FIG. 1 is an enlarged perspective view of the ligation clip of the present invention. FIG. 2 is an enlarged perspective view showing the clip of FIG. 1 in a blood vessel occluded position. FIG. 3 is an enlarged perspective view of another surgical instrument according to the present invention. FIG. 4 is an enlarged perspective view of yet another surgical instrument according to the present invention. FIG. 5 is a cross-sectional view of the device of FIG. 4 in the closed position. 10: Closure clip, i Ll 2: Leg member 13: Hinge part, 16: Blood vessel 20: Fastener, 21: Stapler 22: Uke is a soldier

Claims (1)

Claims: 1. A thermally formed aliphatic polyamide surgical instrument is heated at approximately 60-100°C in an environment essentially saturated with moisture.

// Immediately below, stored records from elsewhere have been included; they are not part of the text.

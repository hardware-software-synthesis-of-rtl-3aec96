// tb_ttl_case3_system: self-checking test of TR := g1?u; TR [] g2!w; TR with
// a single-shot transmitter T (value a) on g1 and receiver R on g2. When all
// three start together, R is already ready when TR first chooses, so TR
// transmits w to R (R done four cycles after the start); T's first ack is
// left unconfirmed and T is served on TR's next round (done eight cycles
// after the start), delivering a into u. Then T and R are each run alone.
module tb_ttl_case3_system;
  localparam int unsigned W = 32;
  logic clk = 1'b0, rst = 1'b1;
  logic [2:0] start = '0, exit_o;
  logic [W-1:0] a = '0, w = '0, u, y;
  int checks = 0, failures = 0, n_ack1 = 0;

  always #5 clk = ~clk;

  ttl_case3_system #(.W(W)) dut (.*);

  always @(posedge clk) if (!rst && dut.g1_ack) n_ack1++;

  task automatic tick(); @(negedge clk); endtask
  task automatic check(input logic ok, input string what);
    checks++;
    if (!ok) begin failures++; $display("FAIL: %s (t=%0t)", what, $time); end
  endtask

  initial begin
    int n, nr, nt;
    repeat (3) tick();
    rst = 1'b0;
    a = $urandom;
    w = $urandom;
    tick();
    start = 3'b111;
    nr = 0; nt = 0;
    for (n = 1; n <= 20 && nt == 0; n++) begin
      tick();
      start = '0;
      if (exit_o[2]) nr = n;
      if (exit_o[1]) nt = n;
    end
    check(nr == 4, $sformatf("R done four cycles after start (%0d)", nr));
    check(nt == 8, $sformatf("T done eight cycles after start (%0d)", nt));
    check(n_ack1 == 2, $sformatf("T acked twice, the first one unconfirmed (%0d)", n_ack1));
    tick();
    check(y == w, "R received w");
    check(u == a, "TR received a");
    // T alone
    a = $urandom;
    start = 3'b010;
    n = 0;
    do begin tick(); start = '0; n++; end while (!exit_o[1] && n < 20);
    check(n == 4, $sformatf("lone T done four cycles after start (%0d)", n));
    tick();
    check(u == a, "TR received the new a");
    // R alone
    w = $urandom;
    start = 3'b100;
    n = 0;
    do begin tick(); start = '0; n++; end while (!exit_o[2] && n < 20);
    check(n == 4, $sformatf("lone R done four cycles after start (%0d)", n));
    tick();
    check(y == w, "R received the new w");
    check(exit_o[0] == 1'b0, "TR never exits");
    $display("TB_RESULT checks=%0d failures=%0d", checks, failures);
    $finish;
  end

  initial begin
    repeat (2000) @(posedge clk);
    failures++;
    $display("TB_RESULT checks=%0d failures=%0d", checks, failures);
    $finish;
  end
endmodule
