// ttl_example_p: hardware synthesised from the example specification
//
//   P  := P1 || P2 || P3
//   P1 := g1!v1; P1 [] g2!v2; P1
//   P2 := g1?x:integer; P2
//   P3 := P4 >> P5,   P4 := g2?y:integer; exit,   P5 := g2?z:integer; P5
//
// P1 is a two-way transmit choice, P2, P4 and P5 are receiver blocks. The
// recursive processes feed their done pulses back into their own start, so
// they run forever. P4's done is the exit of P4 and, through the enabling
// operator, the start of P5. P4 and P5 share gate g2: they are never active
// at the same time, so their ready and confirm lines are ORed onto the gate.
// P_start is broadcast through the parallel composition; P_exit is the join
// of the three exits, which stays low because all three processes are
// recursive and never exit.
//
// The structure follows the source method's example. FAIR_CHOICE is this design's
// addition: P2 is ready again in the very cycle P1 comes back to its choice,
// so with the source method's a-priori choice of the first branch (FAIR_CHOICE = 0)
// gate g2 is never served and y, z stay at zero. The default (1) alternates
// between the branches when both are ready.
//
// Interface: p_start is a one-cycle pulse; v1 and v2 are the values P1
// offers; x, y, z are the registers of P2, P4 and P5.
module ttl_example_p #(
  parameter int unsigned W           = ttl_pkg::VALUE_W,
  parameter bit          FAIR_CHOICE = 1'b1
) (
  input  logic         clk,
  input  logic         rst,
  input  logic         p_start,
  output logic         p_exit,
  input  logic [W-1:0] v1,
  input  logic [W-1:0] v2,
  output logic [W-1:0] x,
  output logic [W-1:0] y,
  output logic [W-1:0] z
);

  // parallel composition P1 || P2 || P3
  logic [2:0] start_i, exit_i;
  ttl_par #(.N(3)) u_par (
    .clk, .rst, .start(p_start), .p_start(start_i), .p_exit(exit_i), .end_o(p_exit)
  );
  assign exit_i = 3'b000;  // P1, P2 and P3 (through P5) are recursive

  // gate g1: P1 -> P2; gate g2: P1 -> P4 / P5
  logic         g1_rdy, g1_ack, g1_n;
  logic         g2_rdy, g2_ack, g2_n;
  logic [W-1:0] g1_v, g2_v;

  // P1
  logic [1:0] p1_done;
  ttl_choice_tx #(.W(W), .NB(2), .N_RX(1), .ROTATE(FAIR_CHOICE)) u_p1 (
    .clk, .rst,
    .start (start_i[0] | (|p1_done)),
    .done  (p1_done),
    .g_rdy ({g2_rdy, g1_rdy}),
    .g_ack ({g2_ack, g1_ack}),
    .g_n   ({g2_n, g1_n}),
    .g_v   ({g2_v, g1_v}),
    .v_t   ({v2, v1})
  );

  // P2
  logic p2_done;
  ttl_rx #(.W(W)) u_p2 (
    .clk, .rst, .start(start_i[1] | p2_done), .done(p2_done),
    .g_rdy(g1_rdy), .g_ack(g1_ack), .g_n(g1_n), .g_v(g1_v), .v_r(x)
  );

  // P3 := P4 >> P5
  logic p4_exit, p5_done;
  logic p4_rdy, p4_n, p5_rdy, p5_n;
  ttl_rx #(.W(W)) u_p4 (
    .clk, .rst, .start(start_i[2]), .done(p4_exit),
    .g_rdy(p4_rdy), .g_ack(g2_ack), .g_n(p4_n), .g_v(g2_v), .v_r(y)
  );
  ttl_rx #(.W(W)) u_p5 (
    .clk, .rst, .start(p4_exit | p5_done), .done(p5_done),
    .g_rdy(p5_rdy), .g_ack(g2_ack), .g_n(p5_n), .g_v(g2_v), .v_r(z)
  );
  assign g2_rdy = p4_rdy | p5_rdy;
  assign g2_n   = p4_n | p5_n;

endmodule
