// tb_ttl_example_p: self-checking test of the example P := P1 || P2 || P3.
// dut has the default (alternating) resolution of P1's choice; dut_fixed uses
// the first-branch-wins resolution. The values offered by P1 are held for
// long stretches and then changed, so the expected registers follow from the
// specification alone: x (P2) and z (P5) follow the latest v1 and v2, while
// y (P4) keeps the first value received on g2, because P4 runs once and then
// enables P5. Also checked: each rendezvous of P1 takes four cycles, both
// gates are served equally often, and with the fixed resolution g2 is never
// served, so y and z stay zero.
module tb_ttl_example_p;
  localparam int unsigned W = 32;
  logic clk = 1'b0, rst = 1'b1, p_start = 1'b0, p_exit, f_exit;
  logic [W-1:0] v1 = '0, v2 = '0, x, y, z, fx, fy, fz;
  int checks = 0, failures = 0;
  int n_g1 = 0, n_g2 = 0, n_p5 = 0;

  always #5 clk = ~clk;

  ttl_example_p #(.W(W)) dut (.*);
  ttl_example_p #(.W(W), .FAIR_CHOICE(1'b0)) dut_fixed (
    .clk, .rst, .p_start, .p_exit(f_exit), .v1, .v2, .x(fx), .y(fy), .z(fz)
  );

  // count completed rendezvous on each gate (confirm pulses)
  always @(posedge clk) if (!rst) begin
    if (dut.g1_n) n_g1++;
    if (dut.g2_n) n_g2++;
    if (dut.p5_done) n_p5++;
  end

  task automatic tick(); @(negedge clk); endtask
  task automatic check(input logic ok, input string what);
    checks++;
    if (!ok) begin failures++; $display("FAIL: %s (t=%0t)", what, $time); end
  endtask

  initial begin
    logic [W-1:0] first_v2;
    int c0;
    repeat (3) tick();
    rst = 1'b0;
    v1 = $urandom;
    v2 = $urandom;
    first_v2 = v2;
    tick();
    check(x == '0 && y == '0 && z == '0, "registers cleared by reset");
    p_start = 1'b1;
    tick();
    p_start = 1'b0;
    repeat (40) tick();
    check(x == v1, "x received v1 over g1");
    check(y == first_v2, "y received v2 over g2");
    check(z == v2, "z received v2 over g2 after P4 enabled P5");
    c0 = n_g1 + n_g2;
    repeat (200) tick();
    check(n_g1 + n_g2 - c0 == 50, $sformatf("one rendezvous every four cycles (%0d in 200)", n_g1 + n_g2 - c0));
    check(n_g1 - n_g2 <= 1 && n_g2 - n_g1 <= 1, $sformatf("gates served alternately (%0d/%0d)", n_g1, n_g2));
    for (int k = 0; k < 5; k++) begin
      v1 = $urandom;
      v2 = $urandom;
      repeat (20) tick();
      check(x == v1, "x follows v1");
      check(z == v2, "z follows v2");
      check(y == first_v2, "y keeps the first g2 value (P4 ran once)");
      check(fx == v1, "fixed choice: x follows v1");
      check(fy == '0 && fz == '0, "fixed choice: g2 never served");
    end
    check(n_p5 > 10, "P5 runs recursively");
    check(p_exit == 1'b0 && f_exit == 1'b0, "recursive processes never exit");
    $display("TB_RESULT checks=%0d failures=%0d", checks, failures);
    $finish;
  end

  initial begin
    repeat (5000) @(posedge clk);
    failures++;
    $display("TB_RESULT checks=%0d failures=%0d", checks, failures);
    $finish;
  end
endmodule
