// codesign_top: hardware side of a synthesised hardware/software system.
//
// A processor runs the software modules and the software scheduler, which
// polls events rather than tasks. It reaches the hardware through a small
// register bus (ttl_pkg holds the map) with two slaves:
//   hw_scheduler   - starts the hardware modules on the software's command:
//                    bit 0 the example process P, bit 1 the echo process E,
//                    bits 2..4 R, T1, T2 of the receive-choice system,
//                    bits 5..7 TR, T, R of the mixed-choice system
//   hwsw_interface - gate gA, on which software transmits to hardware, and
//                    gate gB, on which hardware transmits to software
// Hardware module 0 is ttl_example_p, a closed process whose gates are all
// internal; its values v1, v2 and its registers x, y, z are brought out.
// ttl_case2_system and ttl_case3_system are the two other choice examples;
// their transmitters send v1 and v2 and their registers are brought out.
// Hardware module 1 is E := gA?a; gB!a; E, a receiver followed by a
// transmitter in a loop: it takes a word from software over gA and returns
// it over gB. Rendezvous among hardware blocks use the ready/ack/confirm
// signals directly; those involving software go through the interface.
// The overall organisation (scheduler in two parts, interface, hardware
// modules) follows the source method; the echo process, the register map and the
// bus are this design's choices, made so that both directions of the
// interface have a hardware partner.
//
// Bus: single-cycle writes (bus_wr, bus_addr, bus_wdata); bus_rdata is
// combinational on bus_addr.
module codesign_top (
  input  logic                       clk,
  input  logic                       rst,
  input  logic                       bus_wr,
  input  logic [ttl_pkg::BUS_AW-1:0] bus_addr,
  input  logic [ttl_pkg::BUS_DW-1:0] bus_wdata,
  output logic [ttl_pkg::BUS_DW-1:0] bus_rdata,
  input  ttl_pkg::value_t            v1,
  input  ttl_pkg::value_t            v2,
  output ttl_pkg::value_t            x,
  output ttl_pkg::value_t            y,
  output ttl_pkg::value_t            z,
  output logic                       p_exit,
  output ttl_pkg::value_t            c2_v,
  output ttl_pkg::value_t            c3_u,
  output ttl_pkg::value_t            c3_y
);
  import ttl_pkg::*;

  logic [BUS_DW-1:0] rd_sched, rd_if;
  logic [7:0]        mod_start, mod_exit;

  hw_scheduler #(.N_MOD(8)) u_sched (
    .clk, .rst, .wr(bus_wr), .addr(bus_addr), .wdata(bus_wdata), .rdata(rd_sched),
    .mod_start, .mod_exit
  );

  // gate gA (software -> E) and gate gB (E -> software)
  logic   ga_rdy, ga_ack, ga_n, gb_rdy, gb_ack, gb_n;
  value_t ga_v, gb_v;

  hwsw_interface #(.W(VALUE_W), .N_RX(1)) u_if (
    .clk, .rst, .wr(bus_wr), .addr(bus_addr), .wdata(bus_wdata), .rdata(rd_if),
    .swtx_rdy(ga_rdy), .swtx_ack(ga_ack), .swtx_n(ga_n), .swtx_v(ga_v),
    .hwtx_rdy(gb_rdy), .hwtx_ack(gb_ack), .hwtx_n(gb_n), .hwtx_v(gb_v)
  );

  assign bus_rdata = rd_sched | rd_if;

  // hardware module 0: the example process P
  ttl_example_p #(.W(VALUE_W)) u_p (
    .clk, .rst, .p_start(mod_start[0]), .p_exit, .v1, .v2, .x, .y, .z
  );

  // hardware module 1: E := gA?a; gB!a; E
  logic   e_rx_done, e_tx_done;
  value_t e_a;
  ttl_rx #(.W(VALUE_W)) u_e_rx (
    .clk, .rst, .start(mod_start[1] | e_tx_done), .done(e_rx_done),
    .g_rdy(ga_rdy), .g_ack(ga_ack), .g_n(ga_n), .g_v(ga_v), .v_r(e_a)
  );
  ttl_tx #(.W(VALUE_W), .N_RX(1)) u_e_tx (
    .clk, .rst, .start(e_rx_done), .done(e_tx_done),
    .g_rdy(gb_rdy), .g_ack(gb_ack), .g_n(gb_n), .g_v(gb_v), .v_t(e_a)
  );

  // receive-choice system (modules 2..4) and mixed-choice system (5..7)
  ttl_case2_system #(.W(VALUE_W)) u_c2 (
    .clk, .rst, .start(mod_start[4:2]), .exit_o(mod_exit[4:2]), .a(v1), .b(v2), .v(c2_v)
  );
  ttl_case3_system #(.W(VALUE_W)) u_c3 (
    .clk, .rst, .start(mod_start[7:5]), .exit_o(mod_exit[7:5]), .a(v1), .w(v2), .u(c3_u), .y(c3_y)
  );

  assign mod_exit[1:0] = {1'b0, p_exit};  // E is recursive and never exits

endmodule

The alpha crystallinity of the device is at least 15
12. A method for improving the in-vivo properties of a device, characterized in that heating for a period sufficient to increase the in-vivo properties of the device by heating the device for a sufficient period of time to increase the in-vivo properties of the device. 2. The method of claim 1, wherein the device is heated for at least 10 minutes. 3. The method of claim 1, wherein the device is an injection molded device. 4. The surgical instrument is a ligating clip consisting of two leg members joined by an elastic hinge at the proximal end and having fixing means located at the distal ends of the leg members. Method. 5. The method according to claim 1.3 or 4, wherein the polyamide is nylon-6. 6. The method according to claim 1 or 5, wherein the temperature is 80 to 90°C. 7. The method according to claim 1.5 or 6, wherein the shaped device is heated in water. 8. A thermally formed aliphatic polyamide surgical instrument having an α-crystallinity of at least 15% and a total crystallinity of greater than 25%. 9. The device of claim 8, which is an injection molded device. 10. An injection molded surgical instrument according to claim 9, comprising a ligation clip having two leg members connected at their proximal ends by a resilient hinge portion and having a locking mechanism at their distal ends. . 11. The surgical instrument according to claim 9 or 10, wherein the polyamide is nylon-6. 12. A surgical instrument according to claim 9.10 or claim 11, having an α-crystallinity of at least 20%. 13. The injection molded surgical instrument of claim 9.10.11 or 12, having a total crystallinity of at least 30%. 14. The surgical instrument of claim 9, comprising a wound closure device having a thin, flexible elongate section and a cross bar located at each end of the section.